Friday, March 2, 2018

Tinkering with Data until it looks Pretty

Experienced Data scientists know very well that you can beat data long enough to get it to say what you want. The recent playbook in economic sector in India highlights how you can get the data to speak the truth and lie at the same time.

In the last 4 years, the methodology of how a few key metrics are calculated have been changed.

Changed in
What changed?
Base year changed from 2004-05 to 2011-12
Index of Industrial Production (IIP)
Base year changed from 2004-05 to 2011-12
Wholesale Price Index (WPI)
Base year changed from 2004-05 to 2011-12
Consumer Price Index (CPI)
Changed in 2015 and now in 2018
Base year changed to 2010 and then to 2012
Base Year
Plan is to make the base year 2017-18
Min. of Statistics and Programme Implementation
is planning to change the base year for calculations
of most national statistics
The risk is that such revisions are NOT accompanied with backward calculations or back series.
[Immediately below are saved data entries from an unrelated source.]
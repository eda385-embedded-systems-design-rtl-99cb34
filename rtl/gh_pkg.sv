// gh_pkg: types and constants shared by the game console's video and audio logic.
//
// The VGA timing constants come from the original console: a 50 MHz counter that runs
// 0..1599 per line and 0..520 per frame, hsync low while hcnt < 190 and vsync low while
// vcnt < 1. One screen pixel lasts two 50 MHz clocks, so a pixel x coordinate is hcnt/2.
// Pixels are 8-bit RGB 3:3:2 and an all-zero sprite pixel is transparent.
// The sprite command bundle mirrors the processor-facing strobes of the sprite unit
// (valid_sprite, set_sprite_size, set_sprite_offset, fill_sprite_mem and the index,
// x, y and address fields); packing them in a struct is this design's choice.
package gh_pkg;

  // ---- VGA timing (50 MHz system clock) ----
  localparam int unsigned H_MAX      = 1599;  // last hcnt value of a line
  localparam int unsigned V_MAX      = 520;   // last vcnt value of a frame
  localparam int unsigned HSYNC_END  = 190;   // hsync = 0 while hcnt < HSYNC_END
  localparam int unsigned VSYNC_END  = 1;     // vsync = 0 while vcnt < VSYNC_END
  localparam int unsigned CNT_W      = 11;    // width of hcnt / vcnt / coordinates
  localparam int unsigned SPRITE_PIPE = 4;    // sprite pipeline depth in clocks

  typedef logic [CNT_W-1:0] coord_t;

  // 8-bit colour, 3 bits red, 3 bits green, 2 bits blue
  typedef struct packed {
    logic [2:0] r;
    logic [2:0] g;
    logic [1:0] b;
  } rgb332_t;

  // Processor-facing sprite command bundle (one write per strobe)
  typedef struct packed {
    logic        valid_sprite;       // write location (x, y) of sprite_index
    logic        set_sprite_size;    // write size (x = width, y = height) of sprite_index
    logic        set_sprite_offset;  // write pixel-data offset (address) of sprite_index
    logic        fill_sprite_mem;    // write pixel x[7:0] at pixel-data address
    logic [7:0]  sprite_index;
    logic [10:0] sprite_x;
    logic [10:0] sprite_y;
    logic [15:0] sprite_address;
  } sprite_cmd_t;

  // Screen limits of the framebuffer region, set by software (pixel coordinates,
  // start inclusive, end exclusive)
  typedef struct packed {
    coord_t x_start;
    coord_t x_end;
    coord_t y_start;
    coord_t y_end;
  } fb_limits_t;

  // Properties of one sprite: location 11x2 bits, size 8x2 bits, pixel-data offset 16 bits
  // (54 bits in all)
  typedef struct packed {
    logic [10:0] x;
    logic [10:0] y;
    logic [7:0]  w;
    logic [7:0]  h;
    logic [15:0] offset;
  } sprite_prop_t;

endpackage
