// audio_pwm: the converter of the audio controller, 8-bit PCM to two PWM outputs.
//
// Two counters, as in the original console. A prescale counter divides the 50 MHz clock by PRESCALE
// (9, from 50 MHz / 22050 Hz / 256 = 8.86 rounded up); each time it wraps, the PWM counter
// steps through 0..255, the PCM resolution. One PWM period, 256 * 9 = 2304 clocks, is one
// sample period, so the sample rate is 50 MHz / 2304 = 21.701 kHz. An output is 1 while
// the PWM counter is below that channel's sample, so the duty cycle is sample/256.
//
// Interface: sample_l / sample_r are compared every clock; the controller changes them
// only at period boundaries. period_end is high on the last clock of a PWM period, so a
// new sample taken on that clock edge is used for the whole next period. The PWM outputs
// are registered (one clock after the counters). Reset (active low, synchronous) clears
// the counters and outputs.
module audio_pwm #(
  parameter int unsigned PRESCALE = 9,
  parameter int unsigned PWM_BITS = 8
) (
  input  logic                clk,
  input  logic                rst_n,
  input  logic [PWM_BITS-1:0] sample_l,
  input  logic [PWM_BITS-1:0] sample_r,
  output logic                pwm_l,
  output logic                pwm_r,
  output logic                period_end
);

  localparam int unsigned PW = (PRESCALE > 1) ? $clog2(PRESCALE) : 1;

  logic [PW-1:0]       pre_cnt;
  logic [PWM_BITS-1:0] pwm_cnt;
  logic                pre_wrap;

  assign pre_wrap   = (pre_cnt == PW'(PRESCALE - 1));
  assign period_end = pre_wrap && (pwm_cnt == '1);

  always_ff @(posedge clk) begin
    if (!rst_n) begin
      pre_cnt <= '0;
      pwm_cnt <= '0;
      pwm_l   <= 1'b0;
      pwm_r   <= 1'b0;
    end else begin
      pre_cnt <= pre_wrap ? '0 : pre_cnt + 1'b1;
      if (pre_wrap) pwm_cnt <= pwm_cnt + 1'b1;
      pwm_l <= (pwm_cnt < sample_l);
      pwm_r <= (pwm_cnt < sample_r);
    end
  end

endmodule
Hypothetical example - if you change 1inch from 2.54 cm to 4cm from today and do not revise old measurements and use (1in = 4cm) for measurements from tomorrow - there's going to be lot of confusion.
Also, changing the base year to 2017-18 by skipping a few years doesn’t add up.
And since key policy decisions are based on these national statistics, ambiguity about the trend will not help in taking accurate measures.
[In case someone is unaware - these metrics are calculated by the govt - NSO, MoSPI as only the govt. has the most comprehensive data. ]
Out of the mainstream print and electronic media - only Business Standard seemed to highlight this technical anomaly.

without the back series it becomes difficult if not impossible to make substantial and meaningful assessments about the changes. Moreover, if such changes are brought about too frequently they can also cause a fair amount of confusion and make it very hard to read economic trends and understand policy impact.

This is what the establishment seems to want to happen. The GDP methodology was revised in 2015 and the data for old years w.r.t new methodology were not released. The  GDP numbers calculated henceforth, were based on a new methodology seemed to gave it a little upward push. Now comparing with old GDP numbers prior to 2015 is pointless as they both were calculated differently and the new numbers look more robust and betray the  naked eye.

Secondly, terms like CPI/WPI/IIP are Greek and Latin to almost 98% of the populace. In election campaigns the numbers will be touted which will invariably be higher than the old numbers and the fact that the method via which it was calculated will be lost on everyone. As it is said the devil lies in the details - not many will bother to look under the hood and those who do will be relegated to academic journals and blogs like this.

It is a far-fetched dream that the masses choose their leaders based on their proposed economic policies and question them on their financial feasibility specially in India where caste and religion drive the voting patterns. Still, it is the responsibility of the educated and the fourth pillar of democracy to at least raise questions and bring it into the public discourse.